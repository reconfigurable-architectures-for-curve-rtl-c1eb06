// tb_word_io: self-checking test of the 84-bit input-word and output-word
// registers. Shifts 11 bytes into the input word (most significant first)
// and compares the 84-bit result; loads three 32-bit words into the output
// word, checks the whole word on out_word, and reads 11 bytes back (least
// significant first) through dout and out_shift, checking that bits above 84
// come out as zero. Also loads a whole word through in_ld and checks that it
// takes priority over in_shift.
module tb_word_io;
  import hecc_pkg::*;
  logic clk = 1'b0;
  logic rst_n;
  always #5 clk = ~clk;

  logic              in_shift, in_ld, out_ld, out_shift;
  logic [WORD_W-1:0] in_data, out_word;
  logic [7:0]        din, dout;
  logic [WORD_W-1:0] in_word;
  logic [1:0]        out_idx;
  logic [31:0]       out_data;
  int checks = 0, failures = 0;

  word_io dut (.clk, .rst_n, .in_shift, .din, .in_ld, .in_data, .in_word, .out_ld, .out_idx, .out_data, .out_shift, .out_word, .dout);

  initial begin
    repeat (20000) @(posedge clk);
    failures++;
    $display("TB_RESULT checks=%0d failures=%0d", checks, failures);
    $finish;
  end

  initial begin
    rst_n = 0; in_shift = 0; in_ld = 0; in_data = '0; out_ld = 0; out_shift = 0; din = 0; out_idx = 0; out_data = 0;
    repeat (2) @(negedge clk);
    rst_n = 1;
    for (int n = 0; n < 100; n++) begin
      logic [87:0] v;
      logic [95:0] w;
      v = {$urandom, $urandom, $urandom};
      for (int k = 10; k >= 0; k--) begin
        din = v[8*k +: 8]; in_shift = 1;
        @(negedge clk);
      end
      in_shift = 0;
      checks++;
      if (in_word !== v[83:0]) begin
        failures++;
        $display("FAIL in_word %h exp %h", in_word, v[83:0]);
      end
      // output word: load words in random order, with garbage above bit 83
      w = {$urandom, $urandom, $urandom};
      for (int k = 0; k < 3; k++) begin
        out_idx = 2'((k + n) % 3); out_data = w[32*out_idx +: 32]; out_ld = 1;
        @(negedge clk);
      end
      out_ld = 0;
      checks++;
      if (out_word !== w[83:0]) begin failures++; $display("FAIL out_word %h exp %h", out_word, w[83:0]); end
      // whole-word load of the input word wins over a shift
      in_data = {$urandom, $urandom, $urandom}; in_ld = 1; in_shift = 1;
      @(negedge clk);
      in_ld = 0; in_shift = 0;
      checks++;
      if (in_word !== in_data) begin failures++; $display("FAIL in_ld %h exp %h", in_word, in_data); end
      for (int k = 0; k < 11; k++) begin
        logic [7:0] exp;
        exp = (k == 10) ? {4'h0, w[83:80]} : w[8*k +: 8];
        checks++;
        if (dout !== exp) begin
          failures++;
          $display("FAIL dout byte %0d: %h exp %h", k, dout, exp);
        end
        out_shift = 1;
        @(negedge clk);
        out_shift = 0;
      end
      checks++;
      if (dout !== 8'h00) begin failures++; $display("FAIL dout not empty"); end
    end
    $display("TB_RESULT checks=%0d failures=%0d", checks, failures);
    $finish;
  end
endmodule
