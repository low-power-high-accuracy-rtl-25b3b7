// ppm_reduction -- significance-driven reduction of the 8 x 8 partial-product
// matrix (PPM) to two rows.
//
// The 15 weights of the PPM are split in three bands. With the default
// LOWER_W = 4 these are the higher weights 8..14, the middle weights 4..7 and
// the lower weights 0..3, as in the published reduction diagram.
//
//   Lower weights (w < LOWER_W): inaccurate OR-tree. A column of height h > 2
//     keeps one bit and replaces the other h-1 bits by their OR; columns of one
//     or two bits pass. No carry leaves this band.
//   Middle weights (LOWER_W <= w <= 7): one approximate (w+1):2 compressor per
//     column (approx_compressor, N = 5..8). Its Sum stays, its Carry goes one
//     weight up; the Carry of weight 7 enters the higher band at weight 8.
//   Higher weights (8..14): exact. Stage 1 uses accurate 4:2 compressors and
//     three-input slices (full adders) chained Cout -> Cin:
//       w8 : C8a = {pp,pp,pp, middle carry}, C8b = {pp x4}
//       w9 : C9a = {pp x4, cin C8a.cout},    F9  = {pp, pp, cin C8b.cout}
//       w10: C10 = {pp x4, cin C9a.cout},    one pp passes
//       w11: F11 = {pp, pp, cin C10.cout},   two pp pass
//     which leaves at most four bits in weights 9..12. Stage 2 (higher band
//     only) is a chain of accurate 4:2 compressors on weights 9..12 followed by
//     a full adder at weight 13 that takes the two bits the weight-12
//     compressor sends up, so every weight ends with at most two bits.
//
// The band split, the OR-trees, the n:2 compressors in the middle, the 4:2
// compressor placement and carry chains of both stages follow the published
// diagram. Which bits of a column go into which compressor, the three-input
// slices being full adders, and the closing full adder at weight 13 (the
// diagram leaves those two bits unaccounted for) are this design's choices.
// LOWER_W may be raised to 8 to move middle weights into the OR-tree band; the
// higher band is fixed.
//
// Interface: pp in, row0/row1 out; the product is row0 + row1 (mod 2^16).
// Purely combinational.
module ppm_reduction
  import hoc_pkg::*;
#(
  parameter int LOWER_W = 4
) (
  input  pp_matrix_t pp,
  output hoc_row_t   row0,
  output hoc_row_t   row1
);
  if (LOWER_W < 4 || LOWER_W > 8) begin : g_bad
    $error("ppm_reduction: LOWER_W must be 4..8");
  end

  // col[w][k]: k-th bit of weight w, taken from pp[i][w-i] with i rising.
  logic [7:0] col [15];
  for (genvar w = 0; w < 15; w++) begin : g_col
    localparam int ILO = (w > 7) ? w - 7 : 0;
    localparam int H   = (w < 8) ? w + 1 : 15 - w;
    for (genvar k = 0; k < 8; k++) begin : g_bit
      if (k < H) begin : g_on
        assign col[w][k] = pp[ILO+k][w-ILO-k];
      end else begin : g_off
        assign col[w][k] = 1'b0;
      end
    end
  end

  // ---------------- lower band: OR-trees ----------------
  for (genvar w = 0; w < LOWER_W; w++) begin : g_low
    localparam int H = w + 1;
    if (H == 1) begin : g_h1
      assign row0[w] = col[w][0];
      assign row1[w] = 1'b0;
    end else if (H == 2) begin : g_h2
      assign row0[w] = col[w][0];
      assign row1[w] = col[w][1];
    end else begin : g_or
      assign row0[w] = |col[w][H-2:0];
      assign row1[w] = col[w][H-1];
    end
  end

  // ---------------- middle band: approximate n:2 compressors ----------------
  // mcar[w]: carry out of the middle compressor at weight w; the entry just
  // below the band is the (absent) carry into its lowest weight.
  logic [7:LOWER_W-1] mcar;
  logic               mid_c8;  // carry from weight 7 into weight 8

  assign mcar[LOWER_W-1] = 1'b0;
  for (genvar w = LOWER_W; w <= 7; w++) begin : g_mid
    approx_compressor #(.N(w + 1)) u_ac (
      .x(col[w][w:0]), .sum(row0[w]), .carry(mcar[w])
    );
    assign row1[w] = mcar[w-1];
  end
  assign mid_c8 = mcar[7];

  // ---------------- higher band, stage 1 ----------------
  logic s8a, y8a, co8a, s8b, y8b, co8b;
  logic s9a, y9a, co9a, s9b, y9b;
  logic s10, y10, co10;
  logic s11, y11;

  exact_compressor_4to2 u_c8a (.x({mid_c8, col[8][2:0]}), .cin(1'b0),
                               .sum(s8a), .carry(y8a), .cout(co8a));
  exact_compressor_4to2 u_c8b (.x(col[8][6:3]), .cin(1'b0),
                               .sum(s8b), .carry(y8b), .cout(co8b));
  exact_compressor_4to2 u_c9a (.x(col[9][3:0]), .cin(co8a),
                               .sum(s9a), .carry(y9a), .cout(co9a));
  full_adder            u_f9  (.a(col[9][4]), .b(col[9][5]), .cin(co8b),
                               .s(s9b), .c(y9b));
  exact_compressor_4to2 u_c10 (.x(col[10][3:0]), .cin(co9a),
                               .sum(s10), .carry(y10), .cout(co10));
  full_adder            u_f11 (.a(col[11][0]), .b(col[11][1]), .cin(co10),
                               .s(s11), .c(y11));

  // bits per weight after stage 1
  logic [3:0] st1_w9, st1_w10, st1_w11, st1_w12;
  assign st1_w9  = {y8b, y8a, s9b, s9a};
  assign st1_w10 = {y9b, y9a, col[10][4], s10};
  assign st1_w11 = {y10, col[11][3], col[11][2], s11};
  assign st1_w12 = {y11, col[12][2], col[12][1], col[12][0]};

  // ---------------- higher band, stage 2 ----------------
  logic t9, z9, k9, t10, z10, k10, t11, z11, k11, t12, z12, k12;
  logic t13, z13;

  exact_compressor_4to2 u_d9  (.x(st1_w9),  .cin(1'b0), .sum(t9),  .carry(z9),  .cout(k9));
  exact_compressor_4to2 u_d10 (.x(st1_w10), .cin(k9),   .sum(t10), .carry(z10), .cout(k10));
  exact_compressor_4to2 u_d11 (.x(st1_w11), .cin(k10),  .sum(t11), .carry(z11), .cout(k11));
  exact_compressor_4to2 u_d12 (.x(st1_w12), .cin(k11),  .sum(t12), .carry(z12), .cout(k12));
  full_adder            u_f13 (.a(z12), .b(k12), .cin(col[13][0]), .s(t13), .c(z13));

  // ---------------- final two rows, higher band ----------------
  assign row0[8]  = s8a;        assign row1[8]  = s8b;
  assign row0[9]  = t9;         assign row1[9]  = 1'b0;
  assign row0[10] = t10;        assign row1[10] = z9;
  assign row0[11] = t11;        assign row1[11] = z10;
  assign row0[12] = t12;        assign row1[12] = z11;
  assign row0[13] = t13;        assign row1[13] = col[13][1];
  assign row0[14] = col[14][0]; assign row1[14] = z13;
  assign row0[15] = 1'b0;       assign row1[15] = 1'b0;
endmodule
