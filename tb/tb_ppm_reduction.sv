// tb_ppm_reduction -- exhaustive test of the partial-product reduction.
// For every 8-bit a, b the two output rows must add up (mod 2^16) to the
// reference value of the approximate product; this is checked for the default
// split (LOWER_W = 4) and for an all-OR-tree lower half (LOWER_W = 8). It also
// checks that each final weight of the higher band carries its bits exactly:
// when a and b have no bits in their low nibble the low weights are empty and
// the rows must sum to the exact product.
module tb_ppm_reduction;
  import hoc_pkg::*;
  import mult_ref_pkg::*;

  logic [7:0] a, b;
  pp_matrix_t pp;
  hoc_row_t   r0, r1, q0, q1;
  logic [15:0] sum4, sum8;
  int checks = 0, failures = 0;

  always_comb
    for (int i = 0; i < 8; i++) pp[i] = a & {8{b[i]}};

  ppm_reduction                dut4 (.pp(pp), .row0(r0), .row1(r1));
  ppm_reduction #(.LOWER_W(8)) dut8 (.pp(pp), .row0(q0), .row1(q1));

  assign sum4 = r0 + r1;
  assign sum8 = q0 + q1;

  initial begin
    #10000000;
    failures++;
    $display("watchdog expired");
    $display("TB_RESULT checks=%0d failures=%0d", checks, failures);
    $finish;
  end

  initial begin
    for (int va = 0; va < 256; va++) begin
      for (int vb = 0; vb < 256; vb++) begin
        a = 8'(va);
        b = 8'(vb);
        #1;
        checks++;
        if (sum4 !== hoc_ref(a, b, 4)) begin
          failures++;
          if (failures < 10) $display("FAIL L4 a=%0d b=%0d rows=%0d ref=%0d", a, b, sum4, hoc_ref(a, b, 4));
        end
        checks++;
        if (sum8 !== hoc_ref(a, b, 8)) begin
          failures++;
          if (failures < 10) $display("FAIL L8 a=%0d b=%0d rows=%0d ref=%0d", a, b, sum8, hoc_ref(a, b, 8));
        end
        if (a[3:0] == 0 && b[3:0] == 0) begin
          checks++;
          if (sum4 !== 16'(va * vb)) begin
            failures++;
            $display("FAIL exact high part a=%0d b=%0d rows=%0d", a, b, sum4);
          end
        end
      end
    end
    $display("TB_RESULT checks=%0d failures=%0d", checks, failures);
    $finish;
  end
endmodule
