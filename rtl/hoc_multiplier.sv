// hoc_multiplier -- approximate unsigned 8 x 8 multiplier with high-order
// compressors.
//
// Three parts, as in a conventional multiplier: an AND array forms the 64
// partial products pp[i][j] = a[j] & b[i]; ppm_reduction squeezes the matrix to
// two rows, exactly in the higher weights and approximately in the middle
// (high-order n:2 compressors) and lower (OR-trees) weights; a carry-propagate
// adder adds the two rows. The carry-propagate adder is written as a plain
// addition and left to synthesis, since no particular adder is prescribed for
// it; the sum is kept to 16 bits.
//
// Interface: a, b unsigned 8-bit in; p 16-bit approximate product out.
// Purely combinational; LOWER_W sets how many low weights use OR-trees (4..8).
module hoc_multiplier
  import hoc_pkg::*;
#(
  parameter int LOWER_W = 4
) (
  input  logic [HOC_N-1:0] a,
  input  logic [HOC_N-1:0] b,
  output hoc_row_t         p
);
  pp_matrix_t pp;
  hoc_row_t   row0, row1;

  always_comb begin
    for (int i = 0; i < HOC_N; i++)
      pp[i] = a & {HOC_N{b[i]}};
  end

  ppm_reduction #(.LOWER_W(LOWER_W)) u_ppm (.pp(pp), .row0(row0), .row1(row1));

  assign p = row0 + row1;
endmodule
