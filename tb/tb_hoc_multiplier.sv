// tb_hoc_multiplier -- exhaustive test of the approximate 8 x 8 multiplier.
// Every product is compared with the reference model; the error against the
// exact product is also accumulated and reported (error rate, mean relative
// error, largest absolute error). Products of operands with an empty low
// nibble involve only the exact higher band and must be exact.
module tb_hoc_multiplier;
  import mult_ref_pkg::*;

  logic [7:0]  a, b;
  logic [15:0] p;
  int checks = 0, failures = 0;
  int  n_err = 0, max_err = 0, exact, e;
  real sum_red = 0.0;

  hoc_multiplier dut (.a(a), .b(b), .p(p));

  initial begin
    #10000000;
    failures++;
    $display("watchdog expired");
    $display("TB_RESULT checks=%0d failures=%0d", checks, failures);
    $finish;
  end

  initial begin
    for (int va = 0; va < 256; va++) begin
      for (int vb = 0; vb < 256; vb++) begin
        a = 8'(va);
        b = 8'(vb);
        #1;
        checks++;
        if (p !== hoc_ref(a, b, 4)) begin
          failures++;
          if (failures < 10) $display("FAIL a=%0d b=%0d p=%0d ref=%0d", va, vb, p, hoc_ref(a, b, 4));
        end
        exact = va * vb;
        e = int'(p) - exact;
        if (e != 0) n_err++;
        if ((e < 0 ? -e : e) > max_err) max_err = (e < 0 ? -e : e);
        if (exact != 0) sum_red += real'(e < 0 ? -e : e) / real'(exact);
        if (a[3:0] == 0 && b[3:0] == 0) begin
          checks++;
          if (int'(p) != exact) begin
            failures++;
            $display("FAIL not exact: a=%0d b=%0d p=%0d", va, vb, p);
          end
        end
      end
    end
    $display("error rate %0.2f%%, mean relative error %0.3f%%, max |error| %0d",
             100.0 * n_err / 65536.0, 100.0 * sum_red / 65025.0, max_err);
    $display("TB_RESULT checks=%0d failures=%0d", checks, failures);
    $finish;
  end
endmodule
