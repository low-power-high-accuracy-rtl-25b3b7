// mrsa_multiplier -- rounding-based approximate multiplier (MRSA).
//
// Idea: with Ar and Br the operands rounded to the nearest power of two,
//   A*B = (Ar-A)*(Br-B) + Ar*B + Br*A - Ar*Br.
// The first term is small and is dropped; the other three are products with a
// power of two, i.e. shifts. So the multiplier computes
//   |P| = Ar*|B| + Br*|A| - Ar*Br
// with three barrel shifters, one Kogge-Stone adder and a power-of-two
// subtractor, and no partial-product array at all.
//
// Datapath (left to right): sign detector (absolute values, product sign) ->
// rounding of both magnitudes -> shifters forming Br*A, Ar*B and Ar*Br ->
// Kogge-Stone adder (Ar*B + Br*A) -> subtractor (minus Ar*Br) -> sign set.
//
// VARIANT selects the published variants: S_MRSA (signed, exact negation, the
// default), AS_MRSA (signed, the +1 of the negation skipped) and U_MRSA
// (unsigned; sign detector and sign set omitted). For signed operands the
// magnitudes have N bits and the adder is 2N bits wide. For U_MRSA an
// operand may have both top bits set and round up to 2^N, so the magnitudes
// are zero-extended to N+1 bits and the internal width grows to 2N+1; the
// result itself always fits in 2N bits. This widening is this design's
// choice.
//
// Interface: a, b (N bits, two's complement or unsigned per VARIANT) in;
// p (2N bits) out. Purely combinational.
module mrsa_multiplier
  import mrsa_pkg::*;
#(
  parameter int            N       = 8,
  parameter mrsa_variant_e VARIANT = S_MRSA
) (
  input  logic [N-1:0]   a,
  input  logic [N-1:0]   b,
  output logic [2*N-1:0] p
);
  localparam bit SIGNED = (VARIANT != U_MRSA);
  localparam int RW     = SIGNED ? N : N + 1;          // magnitude / rounded width
  localparam int PW     = SIGNED ? 2 * N : 2 * N + 1;  // internal product width

  logic [RW-1:0] abs_a, abs_b, ar, br;
  logic          neg;

  if (SIGNED) begin : g_sdet
    mrsa_sign_detector #(.N(N)) u_sdet (
      .a(a), .b(b), .abs_a(abs_a), .abs_b(abs_b), .neg(neg)
    );
  end else begin : g_nosdet
    assign abs_a = {1'b0, a};
    assign abs_b = {1'b0, b};
    assign neg   = 1'b0;
  end

  mrsa_rounding #(.W(RW)) u_rnd_a (.a(abs_a), .ar(ar));
  mrsa_rounding #(.W(RW)) u_rnd_b (.a(abs_b), .ar(br));

  logic [PW-1:0] br_x_a, ar_x_b, ar_x_br;
  mrsa_shifter #(.WX(RW), .WS(RW), .WO(PW)) u_sh_bra  (.x(abs_a), .sel(br), .y(br_x_a));
  mrsa_shifter #(.WX(RW), .WS(RW), .WO(PW)) u_sh_arb  (.x(abs_b), .sel(ar), .y(ar_x_b));
  mrsa_shifter #(.WX(RW), .WS(RW), .WO(PW)) u_sh_arbr (.x(br),    .sel(ar), .y(ar_x_br));

  logic [PW-1:0] psum, mag;
  kogge_stone_adder #(.W(PW)) u_ks (.a(ar_x_b), .b(br_x_a), .sum(psum));  // Ar*B + Br*A < 2^PW

  mrsa_subtractor #(.W(PW)) u_sub (.p(psum), .z(ar_x_br), .d(mag));

  if (SIGNED) begin : g_sset
    mrsa_sign_set #(.W(2 * N), .APPROX(VARIANT == AS_MRSA)) u_sset (
      .x(mag[2*N-1:0]), .neg(neg), .y(p)
    );
  end else begin : g_nosset
    assign p = mag[2*N-1:0];
  end
endmodule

REQUIRED WORK:
What is needed is the number of lines in the records that contain the string "this", stated with nothing else.

EXERCISE OUTPUT:
4